From personal experience, I'd say something very important to stress is being careful when out at night and to avoid being out too late. 

Last year I started working nights for the first time in my career and it has been eye-opening.  I've stopped for a soda at a small store and narrowly missed seeing it get robbed.  I've gotte gas at a brightly lit gas station and saw some creep sneak out from behind the pumps and approach me.  I've stopped at a 24 hour drug store and had to call 911 while in the store due to trouble that has broken out.   I regularly see drivers on the interstate driving erratically, and I also see policement pulling them over.

I don't work in the city or live in a bad neighborhood.  In fact the areas of New England where I live and work sport some of the lowest crime statistics in the country.  But, compared to daytime, there is a greater percentage of people out that cause trouble either intentionally (hoodlums) or unintentionally (someone that's had too much to drink).  Couple that with the fact that most police forces run a bit lean during the late night hours and that just ends up tipping the odds unfavorably.

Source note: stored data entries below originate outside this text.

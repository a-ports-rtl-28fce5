// aports_pkg: types and constants shared by the A-Ports blocks.
//
// It holds two groups of declarations. The first is the simulation-control
// mode that every module controller receives (free run, resynchronise,
// single step). The second is the instruction set of the 5-stage in-order
// target and the message types carried on the A-Ports that join its five
// model modules (inst, decinst, execres, result, resteer, wbinfo).
//
// The target executes a small MIPS subset (the published design only says "a subset
// of the MIPS ISA"); the exact list of instructions, the absence of branch
// delay slots and the use of BREAK as a halt are choices of this design.
package aports_pkg;

  // Simulation-control mode seen by every module controller.
  typedef enum logic [1:0] {
    MODE_RUN    = 2'd0,  // simulate whenever the inputs allow (decoupled)
    MODE_RESYNC = 2'd1,  // only modules that are behind may advance
    MODE_STEP   = 2'd2   // one model cycle per step pulse (after quiescence)
  } sim_mode_t;

  // ---------------------------------------------------------------------
  // Target ISA: MIPS-subset opcodes and function codes
  // ---------------------------------------------------------------------
  localparam logic [5:0] OPC_SPECIAL = 6'h00;
  localparam logic [5:0] OPC_J       = 6'h02;
  localparam logic [5:0] OPC_JAL     = 6'h03;
  localparam logic [5:0] OPC_BEQ     = 6'h04;
  localparam logic [5:0] OPC_BNE     = 6'h05;
  localparam logic [5:0] OPC_ADDIU   = 6'h09;
  localparam logic [5:0] OPC_SLTI    = 6'h0A;
  localparam logic [5:0] OPC_SLTIU   = 6'h0B;
  localparam logic [5:0] OPC_ANDI    = 6'h0C;
  localparam logic [5:0] OPC_ORI     = 6'h0D;
  localparam logic [5:0] OPC_XORI    = 6'h0E;
  localparam logic [5:0] OPC_LUI     = 6'h0F;
  localparam logic [5:0] OPC_LW      = 6'h23;
  localparam logic [5:0] OPC_SW      = 6'h2B;

  localparam logic [5:0] FN_SLL   = 6'h00;
  localparam logic [5:0] FN_SRL   = 6'h02;
  localparam logic [5:0] FN_SRA   = 6'h03;
  localparam logic [5:0] FN_JR    = 6'h08;
  localparam logic [5:0] FN_BREAK = 6'h0D;
  localparam logic [5:0] FN_ADDU  = 6'h21;
  localparam logic [5:0] FN_SUBU  = 6'h23;
  localparam logic [5:0] FN_AND   = 6'h24;
  localparam logic [5:0] FN_OR    = 6'h25;
  localparam logic [5:0] FN_XOR   = 6'h26;
  localparam logic [5:0] FN_NOR   = 6'h27;
  localparam logic [5:0] FN_SLT   = 6'h2A;
  localparam logic [5:0] FN_SLTU  = 6'h2B;

  // Decoded operation carried from DEC to EXE.
  typedef enum logic [4:0] {
    OP_NOP, OP_ADD, OP_SUB, OP_AND, OP_OR, OP_XOR, OP_NOR, OP_SLT, OP_SLTU,
    OP_SLL, OP_SRL, OP_SRA, OP_LUI, OP_LW, OP_SW, OP_BEQ, OP_BNE, OP_J,
    OP_JAL, OP_JR, OP_HALT,
    OP_REPLAY  // scoreboard stall: refetch this instruction's pc
  } op_t;

  typedef enum logic [1:0] {MEM_NONE, MEM_LOAD, MEM_STORE} mem_op_t;

  // ---------------------------------------------------------------------
  // A-Port message payloads (the NoMessage bit is added by the A-Port)
  // ---------------------------------------------------------------------
  // FET -> DEC
  typedef struct packed {
    logic [31:0] pc;
    logic [31:0] instr;
    logic [31:0] pred_npc;  // next pc predicted by the fetch module
    logic [1:0]  bht_ctr;   // branch-history counter read at fetch
    logic        epoch;
  } inst_msg_t;

  // DEC -> EXE
  typedef struct packed {
    op_t         op;
    logic        epoch;
    logic [31:0] pc;
    logic [31:0] a;        // rs value
    logic [31:0] b;        // rt value
    logic [31:0] imm;      // extended immediate or shift amount
    logic [31:0] target;   // branch / jump target (for JR: unused)
    logic [4:0]  rd;
    logic        wr;       // writes rd
    logic [31:0] pred_npc;
    logic [1:0]  bht_ctr;
  } dec_msg_t;

  // EXE -> MEM
  typedef struct packed {
    mem_op_t     mem_op;
    logic [31:0] addr;
    logic [31:0] value;    // ALU result or store data
    logic [4:0]  rd;
    logic        wr;       // writes rd
    logic        kill;     // squashed: only releases the scoreboard entry of rd
    logic        halt;
  } exe_msg_t;

  // MEM -> WB
  typedef struct packed {
    logic [31:0] value;
    logic [4:0]  rd;
    logic        wr;
    logic        kill;
    logic        halt;
  } res_msg_t;

  // WB -> DEC
  typedef struct packed {
    logic [4:0]  rd;
    logic [31:0] value;
    logic        wr;       // 1: write the register file; 0: release only
  } wb_msg_t;

  // EXE -> FET
  typedef struct packed {
    logic        redirect;  // fetch must restart at npc (new epoch)
    logic [31:0] npc;
    logic        upd_bht;   // write new_ctr into the branch predictor
    logic        upd_btb;   // write target into the branch target buffer
    logic [31:0] br_pc;     // pc of the resolved branch / jump
    logic [1:0]  new_ctr;
    logic [31:0] target;
    logic        is_jump;
  } resteer_msg_t;

  localparam int unsigned INST_W    = $bits(inst_msg_t);
  localparam int unsigned DEC_W     = $bits(dec_msg_t);
  localparam int unsigned EXE_W     = $bits(exe_msg_t);
  localparam int unsigned RES_W     = $bits(res_msg_t);
  localparam int unsigned WB_W      = $bits(wb_msg_t);
  localparam int unsigned RESTEER_W = $bits(resteer_msg_t);

endpackage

I don't know how you can tell this to a stubborn highschooler and be convincing.  I probably would have scoffed at the advice a bit but...I think its worth bringing up. 

Good luck!


----------



## terryl965 (Apr 8, 2007)

I agree with Carol and good luck with your seminar.


----------



## Kacey (Apr 8, 2007)

Lauren, I have a handout you can use - it's attached to this post.  If you'd like the version with pictures, PM me with an email address and I'll send it to you.  The statistics don't have the web addresses on them, but they do have the name of the source, so you should be able to update them.  You can also look here for more statistics - since it's from a university and aimed at college-aged students, that might have a bigger impact than some of the crime sites.


----------



## kidswarrior (Apr 8, 2007)

All of the high schoolers I work with are boys, so don't have any brilliant insights to add (sorry--the girls are all in the K-5 'Goofy' class). But I noticed something in what Carol said. She uses her head to stay safe: called 911, had an awareness of the creep emerging form the shadows at the gas station, watches for erratic drivers, etc. That awareness is 99% of self-defense, IMHO. And thank God, it's proven true for Carol. I noticed that she didn't get to use her Combat Silat skills even once.  Lucky for the bad guys.


----------



## Grenadier (Apr 9, 2007)

One of the seminars I attended focused on something similar.  The point that was hammered home, was awareness, as well as explaining the folly of putting too much faith in "go to brightly lit areas," etc.  

Now, I certainly do agree, that going to brightly lit areas is better than to dark areas, but Carol's example from above, should be proof, that people will come up to you, regardless of how "secure" an area may really be.  

Does this border on paranoia?  Maybe, but it's better to prepare for the event that never occurs, than to be caught unprepared for the one that does.


----------



## Drac (Apr 9, 2007)

You've recieved some excellent advice..I cannot add anything except my wishes for an *oustanding* and *successful *seminar...


----------



## shesulsa (Apr 9, 2007)

Lauren, I have a good handout for exactly that purpose but I won't publish it here on MT without permission from my instructor as most of it is his material.   He worked in law enforcement, security, security management and personal protection for many years.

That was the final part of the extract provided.